Newton's cradle five-ball system in 3D two-ball swing

Newton's cradle, named after Sir Isaac Newton, is a device that demonstrates conservation of momentum and energy via a series of swinging spheres. When one on the end is lifted and released, it strikes the stationary spheres; a force is transmitted through the stationary spheres and pushes the last one upward. The device is also known as Newton's balls or Executive Ball Clicker.[1][2][3][4]

Construction

A typical Newton's cradle consists of a series of identically sized metal balls suspended in a metal frame so that they are just touching each other at rest. Each ball is attached to the frame by two wires of equal length angled away from each other. This restricts the pendulums' movements to the same plane.

Action

Newton's cradle two-ball system. The left ball is pulled away and is let to fall; it strikes the right ball and the left ball comes to nearly a dead stop. The right ball acquires most of the velocity and almost instantly swings in an arc almost as high as the release height of the first ball. This shows that the right ball receives most of the energy and momentum that was in the first ball.

If one ball is pulled away and is let to fall, it strikes the first ball in the series and comes to nearly a dead stop. The ball on the opposite side acquires most of the velocity and almost instantly swings in an arc almost as high as the release height of the last ball. This shows that the final ball receives most of the energy and momentum that was in the first ball. The impact produces a compression wave that propagates through the intermediate balls. Any efficiently elastic material such as steel will do this as long as the kinetic energy is temporarily stored as potential energy in the compression of the material rather than being lost as heat.

Newton's cradle five-ball system. One ball is pulled away and is let to fall; it strikes the first ball in the series and comes to nearly a dead stop. The momentum of the first ball disappears and reappears as the momentum of the last ball as it rises into the air. This shows that the momentum of the system remains constant.

With two balls dropped, exactly two balls on the opposite side swing out and back. With three balls dropped, three balls will swing back and forth, with the central ball appearing to swing without interruption.

Newton's cradle three-ball swing in a five-ball system. The central ball swings without any apparent interruption.

History

Christiaan Huygens used pendulums to study collisions. His work, De Motu Corporum ex Percussione (On the Motion of Bodies by Collision) published posthumously in 1703, contains a version of Newton's first law and discusses the collision of suspended bodies including two bodies of equal mass with the motion of the moving body being transferred to the one at rest.

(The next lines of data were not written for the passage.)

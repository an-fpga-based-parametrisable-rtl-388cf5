// tb_obc_rom - checks every word of the four OBC ROMs of the default N = 4
// DCT engine, and of a 3-point Hadamard engine, against the table rule:
// word(a) = -A_i0 + sum_{k>=1} (+A_ik if address bit N-1-k is 1, else -A_ik),
// with the kernel taken from the reference model.
module tb_obc_rom;
  import dot_pkg::*;
  import dot_ref_pkg::*;
  localparam int L = 8;
  localparam int RW4 = L + 2 + 1;
  localparam int RW3 = L + 2 + 1;

  logic [2:0]            addr4;
  logic signed [RW4-1:0] w4 [4];
  logic [1:0]            addr3;
  logic signed [RW3-1:0] w3 [3];
  int checks = 0, failures = 0;

  for (genvar i = 0; i < 4; i++) begin : g4
    obc_rom #(.N(4), .L(L), .ROW(i), .TRANSFORM(DOT_DCT)) u (.addr(addr4), .word(w4[i]));
  end
  for (genvar i = 0; i < 3; i++) begin : g3
    obc_rom #(.N(3), .L(L), .ROW(i), .TRANSFORM(DOT_FHT)) u (.addr(addr3), .word(w3[i]));
  end

  function automatic longint expect_word(int t, int n, int i, int a);
    longint e;
    e = -ref_coef(t, n, L, i, 0);
    for (int k = 1; k < n; k++)
      e += (((a >> (n - 1 - k)) & 1) == 1) ? ref_coef(t, n, L, i, k) : -ref_coef(t, n, L, i, k);
    return e;
  endfunction

  initial begin
    #10000;
    failures++;
    $display("TB_RESULT checks=%0d failures=%0d", checks, failures);
    $finish;
  end

  initial begin
    for (int a = 0; a < 8; a++) begin
      addr4 = 3'(a);
      addr3 = 2'(a);
      #1;
      for (int i = 0; i < 4; i++) begin
        checks++;
        if (longint'(w4[i]) != expect_word(0, 4, i, a)) begin
          failures++;
          $display("DCT N=4 row %0d addr %0d: %0d expected %0d", i, a, w4[i], expect_word(0, 4, i, a));
        end
      end
      if (a < 4) begin
        for (int i = 0; i < 3; i++) begin
          checks++;
          if (longint'(w3[i]) != expect_word(2, 3, i, a)) begin
            failures++;
            $display("FHT N=3 row %0d addr %0d: %0d expected %0d", i, a, w3[i], expect_word(2, 3, i, a));
          end
        end
      end
    end
    $display("TB_RESULT checks=%0d failures=%0d", checks, failures);
    $finish;
  end
endmodule
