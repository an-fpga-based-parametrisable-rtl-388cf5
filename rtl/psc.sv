// psc - parallel-to-serial converter feeding one input word X_k into the
// bit-serial distributed-arithmetic datapath.
//
// On `load` it captures the W-bit word; on every cycle with `shift` set it
// moves the word one place right, so `bit_out` presents bit 0 (the LSB) in
// the first cycle after the load, bit 1 in the next, and so on: the
// computation starts from the LSB, m = 0.  `load` wins over `shift`.  The
// converter itself is only named in the original engine design; a right-shift
// register is the simplest thing that does the job.
module psc #(
  parameter int W = 8
) (
  input  logic         clk,
  input  logic         load,
  input  logic         shift,
  input  logic [W-1:0] din,
  output logic         bit_out
);
  logic [W-1:0] sr;

  always_ff @(posedge clk) begin
    if (load)       sr <= din;
    else if (shift) sr <= {1'b0, sr[W-1:1]};
  end

  assign bit_out = sr[0];
endmodule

The principle demonstrated by the device, the law of impacts between bodies, was first demonstrated by the French physicist Abbé Mariotte in the 17th century.[5][6] Newton acknowledged Mariotte's work, among that of others, in his Principia.

Physics explanation

Newton's cradle can be modeled with simple physics and minor errors if it is incorrectly assumed the balls always collide in pairs. If one ball strikes 4 stationary balls that are already touching, the simplification is unable to explain the resulting movements in all 5 balls, which are not due to friction losses. For example, in a real Newton's cradle the 4th has some movement and the first ball has a slight reverse movement. All the animations in this article show idealized action (simple solution) that only occurs if the balls are not touching initially and only collide in pairs.

Simple solution

The conservation of momentum (mass × velocity) and kinetic energy (0.5 × mass × velocity^2) can be used to find the resulting velocities for two colliding elastic balls. When all the balls weigh the same, the solution for a colliding pair is that the "moving" ball stops relative to the "stationary" one, and the stationary one picks up all the other's velocity (and therefore all the momentum and energy, assuming no friction, heat, or sound energy losses). This effect from two identical elastic colliding spheres is the basis of the cradle and gives an approximate solution to all its action without needing to use math to solve the momentum and energy equations. For example, when two balls separated by a very small distance are dropped and strike three stationary balls, the action is as follows: The first ball to strike (the second ball in the cradle) transfers its velocity to the third ball and stops. The third ball then transfers the velocity to the fourth ball and stops, and then the fourth to the fifth ball. Right behind this sequence is the first ball transferring its velocity to the second ball that had just been stopped, and the sequence repeats immediately and imperceptibly behind the first sequence, ejecting the fourth ball right behind the fifth ball with the same microscopic separation that was between the two initial striking balls. If the 1st and 2nd balls had been firmly connected at their adjoining surfaces, the initial strike would be the same as one ball having twice the weight and this results in the last ball moving away much faster than the 4th ball, so the initial separation is important. The height reached for two sides are about as equivalent with minor difference caused by loss of energy due to heat and friction.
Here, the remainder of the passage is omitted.